ASSIGNED TASK:
In the material below, find all lines with the string "that" and copy them.

DATASET Block Start

// tb_wtf_rx: drives the receiver with frames produced here from the line code
// (sync 784 low + 784 high, bits 392 low + 196/392 high, line idle low), with
// every level stretched or shortened by up to 20 cycles and edges placed off
// the clock edge, as from a board running on its own clock. Checks that good
// frames come back as the sent block, and that a frame with a malformed pulse,
// a frame with an over-long low and a frame broken off halfway are each
// dropped with an error pulse and no block.
module tb_wtf_rx;
  logic clk = 1'b0;
  always #5 clk = ~clk;
  int checks = 0, failures = 0;

  logic rst, line, block_valid, error;
  logic [127:0] block_out;
  wtf_rx dut (.clk, .rst, .line, .block_out, .block_valid, .error);

  initial begin
    repeat (3_000_000) @(posedge clk);
    failures++;
    $display("watchdog expired");
    $display("TB_RESULT checks=%0d failures=%0d", checks, failures);
    $finish;
  end

  int blocks = 0, errors = 0;
  logic [127:0] last_block;
  always @(posedge clk) if (!rst) begin
    if (block_valid) begin blocks++; last_block = block_out; end
    if (error) errors++;
  end

  task automatic level(logic v, int cycles);
    line = v;
    #(10 * (cycles + $urandom_range(0, 40) - 20));
  endtask

  // fault: 0 none, 1 a 60-cycle pulse at bit 70, 2 a 700-cycle low at bit 40,
  // 3 frame stops after 50 bits
  task automatic frame(logic [127:0] b, int fault);
    level(1'b0, 784);
    level(1'b1, 784);
    for (int i = 127; i >= 0; i--) begin
      if (fault == 3 && i == 77) break;
      level(1'b0, (fault == 2 && i == 87) ? 700 : 392);
      level(1'b1, (fault == 1 && i == 57) ? 60 : (b[i] ? 392 : 196));
    end
    line = 1'b0;
    #(10 * 2000);
  endtask

  task automatic expect_block(logic [127:0] b, int nb, int ne);
    checks += 2;
    if (blocks != nb) begin failures++; $display("%0d blocks, expected %0d", blocks, nb); end
    else if (last_block !== b) begin failures++; $display("got %032h expected %032h", last_block, b); end
    if (errors != ne) begin failures++; $display("%0d errors, expected %0d", errors, ne); end
  endtask

  initial begin
    logic [127:0] b;
    rst = 1'b1; line = 1'b0;
    repeat (3) @(posedge clk);
    rst = 1'b0;
    #3;
    b = {$urandom, $urandom, $urandom, $urandom};
    frame(b, 0);             expect_block(b, 1, 0);
    frame('1, 0);            expect_block('1, 2, 0);
    frame(b ^ 128'h5, 1);    expect_block('1, 2, 1);
    frame(b, 2);             expect_block('1, 2, 2);
    frame(b, 3);             expect_block('1, 2, 3);
    b = {$urandom, $urandom, $urandom, $urandom};
    frame(b, 0);             expect_block(b, 3, 3);
    frame(128'h0, 0);        expect_block(128'h0, 4, 3);
    $display("TB_RESULT checks=%0d failures=%0d", checks, failures);
    $finish;
  end
endmodule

DATASET Block End

RESPONSE AREA:
// the clock edge, as from a board running on its own clock. Checks that good
// frames come back as the sent block, and that a frame with a malformed pulse,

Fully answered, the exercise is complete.